Task: In the data, extract each line that holds the string "rpos".
━━ Data excerpts ━━
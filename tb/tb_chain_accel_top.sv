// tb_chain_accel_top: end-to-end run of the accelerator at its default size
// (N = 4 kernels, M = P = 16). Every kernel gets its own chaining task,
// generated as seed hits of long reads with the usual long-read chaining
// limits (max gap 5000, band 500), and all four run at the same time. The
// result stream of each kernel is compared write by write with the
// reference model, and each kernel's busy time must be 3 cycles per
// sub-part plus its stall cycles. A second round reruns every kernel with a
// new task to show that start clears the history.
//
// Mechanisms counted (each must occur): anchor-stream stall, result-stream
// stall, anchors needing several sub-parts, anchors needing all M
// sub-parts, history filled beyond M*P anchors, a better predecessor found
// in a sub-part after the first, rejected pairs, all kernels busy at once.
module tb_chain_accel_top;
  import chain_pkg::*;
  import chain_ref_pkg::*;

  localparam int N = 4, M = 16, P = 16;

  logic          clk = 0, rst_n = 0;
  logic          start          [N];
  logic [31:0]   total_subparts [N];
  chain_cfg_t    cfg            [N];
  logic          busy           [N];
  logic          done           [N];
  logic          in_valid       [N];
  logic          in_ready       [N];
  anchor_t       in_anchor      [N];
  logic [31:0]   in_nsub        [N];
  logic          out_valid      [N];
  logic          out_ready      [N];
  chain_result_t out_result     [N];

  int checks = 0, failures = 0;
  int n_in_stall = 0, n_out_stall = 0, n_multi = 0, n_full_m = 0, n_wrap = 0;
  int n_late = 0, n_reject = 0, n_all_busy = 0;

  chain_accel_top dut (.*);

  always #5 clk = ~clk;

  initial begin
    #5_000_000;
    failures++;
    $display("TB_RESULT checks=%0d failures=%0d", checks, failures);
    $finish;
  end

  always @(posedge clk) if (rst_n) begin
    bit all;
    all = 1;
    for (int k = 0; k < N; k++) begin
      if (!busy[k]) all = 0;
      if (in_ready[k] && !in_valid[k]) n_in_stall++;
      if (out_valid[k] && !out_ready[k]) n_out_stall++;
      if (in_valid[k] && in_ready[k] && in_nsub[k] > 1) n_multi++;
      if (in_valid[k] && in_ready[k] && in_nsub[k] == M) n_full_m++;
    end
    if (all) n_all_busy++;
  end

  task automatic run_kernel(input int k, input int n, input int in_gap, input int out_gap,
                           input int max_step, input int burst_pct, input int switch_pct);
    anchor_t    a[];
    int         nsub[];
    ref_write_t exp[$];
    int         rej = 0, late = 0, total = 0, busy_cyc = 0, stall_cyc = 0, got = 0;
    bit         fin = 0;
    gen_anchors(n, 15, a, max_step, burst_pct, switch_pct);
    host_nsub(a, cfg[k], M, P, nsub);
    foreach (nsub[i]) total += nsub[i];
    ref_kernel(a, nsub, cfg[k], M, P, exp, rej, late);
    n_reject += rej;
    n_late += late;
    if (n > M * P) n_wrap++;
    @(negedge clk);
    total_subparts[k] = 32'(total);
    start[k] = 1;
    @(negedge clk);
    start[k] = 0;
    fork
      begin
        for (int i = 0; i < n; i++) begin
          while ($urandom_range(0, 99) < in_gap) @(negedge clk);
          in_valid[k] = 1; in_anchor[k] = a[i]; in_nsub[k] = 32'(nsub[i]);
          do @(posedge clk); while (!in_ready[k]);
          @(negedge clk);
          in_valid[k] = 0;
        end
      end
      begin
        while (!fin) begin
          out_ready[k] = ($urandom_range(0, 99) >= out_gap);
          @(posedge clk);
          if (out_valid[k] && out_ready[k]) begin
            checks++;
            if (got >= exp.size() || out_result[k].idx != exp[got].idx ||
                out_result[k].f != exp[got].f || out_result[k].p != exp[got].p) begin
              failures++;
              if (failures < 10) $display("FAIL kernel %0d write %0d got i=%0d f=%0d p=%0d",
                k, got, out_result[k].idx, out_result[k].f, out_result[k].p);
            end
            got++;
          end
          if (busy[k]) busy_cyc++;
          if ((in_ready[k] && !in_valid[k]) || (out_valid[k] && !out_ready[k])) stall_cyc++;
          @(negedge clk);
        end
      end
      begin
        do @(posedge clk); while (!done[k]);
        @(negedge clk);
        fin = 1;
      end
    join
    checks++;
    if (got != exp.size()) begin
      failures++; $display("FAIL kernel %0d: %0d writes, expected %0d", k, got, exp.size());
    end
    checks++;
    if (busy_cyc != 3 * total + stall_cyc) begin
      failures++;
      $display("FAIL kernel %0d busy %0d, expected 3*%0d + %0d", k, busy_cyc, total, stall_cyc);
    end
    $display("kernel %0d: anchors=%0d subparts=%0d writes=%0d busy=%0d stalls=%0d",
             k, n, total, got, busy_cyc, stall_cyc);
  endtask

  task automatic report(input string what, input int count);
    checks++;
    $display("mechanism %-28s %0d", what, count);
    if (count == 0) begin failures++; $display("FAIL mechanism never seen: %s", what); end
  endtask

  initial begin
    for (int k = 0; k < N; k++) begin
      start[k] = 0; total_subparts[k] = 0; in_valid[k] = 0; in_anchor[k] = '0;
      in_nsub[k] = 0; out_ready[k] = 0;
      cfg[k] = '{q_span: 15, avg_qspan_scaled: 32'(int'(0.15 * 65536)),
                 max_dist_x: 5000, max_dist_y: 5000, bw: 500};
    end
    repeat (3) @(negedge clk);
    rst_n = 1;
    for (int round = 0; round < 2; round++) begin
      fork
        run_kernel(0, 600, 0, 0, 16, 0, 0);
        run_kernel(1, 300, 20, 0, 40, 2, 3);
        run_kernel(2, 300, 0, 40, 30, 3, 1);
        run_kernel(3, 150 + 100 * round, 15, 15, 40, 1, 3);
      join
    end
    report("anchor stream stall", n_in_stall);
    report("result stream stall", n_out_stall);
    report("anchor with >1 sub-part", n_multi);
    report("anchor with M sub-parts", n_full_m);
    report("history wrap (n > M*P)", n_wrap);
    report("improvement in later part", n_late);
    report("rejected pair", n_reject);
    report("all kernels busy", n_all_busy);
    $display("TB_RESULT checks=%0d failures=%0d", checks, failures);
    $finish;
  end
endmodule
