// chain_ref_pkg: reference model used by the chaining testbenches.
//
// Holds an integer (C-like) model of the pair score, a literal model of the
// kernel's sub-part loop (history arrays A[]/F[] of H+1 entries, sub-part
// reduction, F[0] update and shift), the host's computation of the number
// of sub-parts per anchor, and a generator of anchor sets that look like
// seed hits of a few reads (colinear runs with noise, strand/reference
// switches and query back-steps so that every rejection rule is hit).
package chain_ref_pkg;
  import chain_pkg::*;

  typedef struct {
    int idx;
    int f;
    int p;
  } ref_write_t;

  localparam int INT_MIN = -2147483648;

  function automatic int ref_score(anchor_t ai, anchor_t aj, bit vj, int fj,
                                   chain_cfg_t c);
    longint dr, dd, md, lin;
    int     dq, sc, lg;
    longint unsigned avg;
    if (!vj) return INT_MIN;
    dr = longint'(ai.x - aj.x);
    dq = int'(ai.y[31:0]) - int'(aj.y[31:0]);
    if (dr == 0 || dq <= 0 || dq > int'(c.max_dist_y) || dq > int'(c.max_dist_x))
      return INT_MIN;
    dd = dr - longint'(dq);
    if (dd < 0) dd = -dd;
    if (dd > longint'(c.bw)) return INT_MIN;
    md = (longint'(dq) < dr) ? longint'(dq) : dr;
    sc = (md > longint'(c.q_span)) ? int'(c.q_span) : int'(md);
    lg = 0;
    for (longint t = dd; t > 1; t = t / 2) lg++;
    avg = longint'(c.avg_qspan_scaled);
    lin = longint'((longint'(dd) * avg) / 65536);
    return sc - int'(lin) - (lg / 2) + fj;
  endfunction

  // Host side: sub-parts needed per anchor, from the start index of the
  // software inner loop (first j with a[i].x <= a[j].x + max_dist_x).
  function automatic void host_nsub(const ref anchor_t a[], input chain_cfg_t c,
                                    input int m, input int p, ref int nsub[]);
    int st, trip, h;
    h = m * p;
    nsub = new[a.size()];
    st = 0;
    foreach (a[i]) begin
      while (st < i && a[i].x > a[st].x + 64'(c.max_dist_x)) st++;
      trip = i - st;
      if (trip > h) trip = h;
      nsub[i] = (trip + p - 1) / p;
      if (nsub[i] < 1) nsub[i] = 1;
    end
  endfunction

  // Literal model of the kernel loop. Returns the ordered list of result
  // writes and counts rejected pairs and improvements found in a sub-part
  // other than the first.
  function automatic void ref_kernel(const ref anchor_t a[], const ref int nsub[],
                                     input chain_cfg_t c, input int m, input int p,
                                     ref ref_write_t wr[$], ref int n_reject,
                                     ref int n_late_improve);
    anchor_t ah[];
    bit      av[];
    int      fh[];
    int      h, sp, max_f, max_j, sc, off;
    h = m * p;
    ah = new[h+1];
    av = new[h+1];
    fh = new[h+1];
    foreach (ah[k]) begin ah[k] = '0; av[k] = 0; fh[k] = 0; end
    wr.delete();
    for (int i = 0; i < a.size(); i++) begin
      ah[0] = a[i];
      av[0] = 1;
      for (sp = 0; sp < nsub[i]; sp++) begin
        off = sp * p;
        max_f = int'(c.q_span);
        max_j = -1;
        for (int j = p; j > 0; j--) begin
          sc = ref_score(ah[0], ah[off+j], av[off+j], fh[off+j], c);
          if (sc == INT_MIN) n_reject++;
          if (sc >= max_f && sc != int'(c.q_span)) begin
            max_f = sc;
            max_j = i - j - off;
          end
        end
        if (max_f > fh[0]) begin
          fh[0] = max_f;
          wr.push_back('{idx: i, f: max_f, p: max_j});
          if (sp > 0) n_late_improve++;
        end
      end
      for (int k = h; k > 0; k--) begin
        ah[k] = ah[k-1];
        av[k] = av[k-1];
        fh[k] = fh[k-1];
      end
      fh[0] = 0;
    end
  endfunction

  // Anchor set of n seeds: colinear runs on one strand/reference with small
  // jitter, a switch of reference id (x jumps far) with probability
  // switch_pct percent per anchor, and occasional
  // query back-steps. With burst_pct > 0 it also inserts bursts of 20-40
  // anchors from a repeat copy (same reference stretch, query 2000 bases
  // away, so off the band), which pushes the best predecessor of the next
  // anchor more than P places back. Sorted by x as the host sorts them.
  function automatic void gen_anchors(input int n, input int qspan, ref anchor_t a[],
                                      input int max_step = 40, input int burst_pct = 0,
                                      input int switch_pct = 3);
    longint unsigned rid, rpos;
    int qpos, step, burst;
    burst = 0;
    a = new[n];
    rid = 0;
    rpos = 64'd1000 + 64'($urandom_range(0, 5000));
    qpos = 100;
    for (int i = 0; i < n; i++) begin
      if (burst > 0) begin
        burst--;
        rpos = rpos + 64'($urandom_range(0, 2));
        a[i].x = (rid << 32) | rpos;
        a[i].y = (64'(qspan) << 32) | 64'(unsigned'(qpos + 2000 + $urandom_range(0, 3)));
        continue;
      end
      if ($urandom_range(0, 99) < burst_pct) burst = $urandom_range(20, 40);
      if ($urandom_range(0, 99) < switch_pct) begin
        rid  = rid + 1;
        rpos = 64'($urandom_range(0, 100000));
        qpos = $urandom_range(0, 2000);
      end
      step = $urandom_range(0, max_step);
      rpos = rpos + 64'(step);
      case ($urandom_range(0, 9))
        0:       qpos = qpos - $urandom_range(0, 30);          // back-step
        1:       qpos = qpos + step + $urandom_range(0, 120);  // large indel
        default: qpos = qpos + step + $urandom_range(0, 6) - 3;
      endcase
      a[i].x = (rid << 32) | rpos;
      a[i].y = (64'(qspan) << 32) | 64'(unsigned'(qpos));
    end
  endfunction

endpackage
━━━
━━ Data excerpts ━━
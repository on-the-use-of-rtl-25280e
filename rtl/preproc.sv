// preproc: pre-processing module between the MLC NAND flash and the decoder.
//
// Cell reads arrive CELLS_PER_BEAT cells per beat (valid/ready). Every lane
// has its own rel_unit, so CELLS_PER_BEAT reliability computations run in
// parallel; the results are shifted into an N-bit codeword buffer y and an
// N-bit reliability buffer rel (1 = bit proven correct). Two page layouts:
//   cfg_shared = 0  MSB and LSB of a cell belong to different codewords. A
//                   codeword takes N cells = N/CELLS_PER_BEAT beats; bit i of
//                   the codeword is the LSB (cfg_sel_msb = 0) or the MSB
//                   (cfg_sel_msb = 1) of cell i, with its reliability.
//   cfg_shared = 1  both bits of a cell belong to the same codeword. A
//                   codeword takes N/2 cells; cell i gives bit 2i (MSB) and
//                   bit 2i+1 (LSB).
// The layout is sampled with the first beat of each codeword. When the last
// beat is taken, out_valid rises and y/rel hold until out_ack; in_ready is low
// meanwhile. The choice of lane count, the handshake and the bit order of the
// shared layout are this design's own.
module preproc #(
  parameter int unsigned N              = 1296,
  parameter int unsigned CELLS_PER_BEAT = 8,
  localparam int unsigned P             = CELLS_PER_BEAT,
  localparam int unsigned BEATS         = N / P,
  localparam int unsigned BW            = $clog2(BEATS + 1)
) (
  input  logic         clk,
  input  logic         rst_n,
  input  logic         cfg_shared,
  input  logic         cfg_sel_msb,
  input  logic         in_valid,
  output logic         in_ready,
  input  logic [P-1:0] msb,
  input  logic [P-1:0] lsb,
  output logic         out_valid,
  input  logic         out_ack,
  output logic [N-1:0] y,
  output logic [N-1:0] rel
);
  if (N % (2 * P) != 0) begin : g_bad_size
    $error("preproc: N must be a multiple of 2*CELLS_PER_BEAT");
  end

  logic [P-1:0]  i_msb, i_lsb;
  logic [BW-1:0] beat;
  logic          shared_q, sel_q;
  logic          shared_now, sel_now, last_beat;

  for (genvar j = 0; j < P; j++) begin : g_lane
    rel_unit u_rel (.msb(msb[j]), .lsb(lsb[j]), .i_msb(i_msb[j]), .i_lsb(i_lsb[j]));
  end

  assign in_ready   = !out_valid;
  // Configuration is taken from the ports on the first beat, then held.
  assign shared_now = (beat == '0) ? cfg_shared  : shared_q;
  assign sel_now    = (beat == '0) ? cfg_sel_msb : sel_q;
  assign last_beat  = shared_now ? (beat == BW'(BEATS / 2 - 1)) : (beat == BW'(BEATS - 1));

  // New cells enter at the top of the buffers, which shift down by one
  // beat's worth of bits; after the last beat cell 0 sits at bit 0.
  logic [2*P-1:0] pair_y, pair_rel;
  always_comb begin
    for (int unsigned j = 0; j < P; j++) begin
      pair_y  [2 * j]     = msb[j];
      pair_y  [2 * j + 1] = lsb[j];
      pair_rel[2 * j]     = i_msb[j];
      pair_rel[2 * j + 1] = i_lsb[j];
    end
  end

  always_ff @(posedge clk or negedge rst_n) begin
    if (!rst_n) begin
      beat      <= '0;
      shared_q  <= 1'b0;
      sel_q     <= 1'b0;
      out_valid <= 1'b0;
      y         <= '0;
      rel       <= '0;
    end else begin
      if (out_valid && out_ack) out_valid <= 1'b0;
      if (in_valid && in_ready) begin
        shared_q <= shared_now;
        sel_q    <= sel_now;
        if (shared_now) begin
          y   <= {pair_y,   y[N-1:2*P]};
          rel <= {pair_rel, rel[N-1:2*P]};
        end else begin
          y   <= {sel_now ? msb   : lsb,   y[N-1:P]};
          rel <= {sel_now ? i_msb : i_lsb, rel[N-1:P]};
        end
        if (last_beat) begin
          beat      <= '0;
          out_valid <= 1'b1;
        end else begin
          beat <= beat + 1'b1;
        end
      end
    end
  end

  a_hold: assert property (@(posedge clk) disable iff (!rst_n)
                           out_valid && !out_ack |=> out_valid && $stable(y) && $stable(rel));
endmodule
━━━
Exercise result:
    longint unsigned rid, rpos;
    rpos = 64'd1000 + 64'($urandom_range(0, 5000));
        rpos = rpos + 64'($urandom_range(0, 2));
        a[i].x = (rid << 32) | rpos;
        rpos = 64'($urandom_range(0, 100000));
      rpos = rpos + 64'(step);
      a[i].x = (rid << 32) | rpos;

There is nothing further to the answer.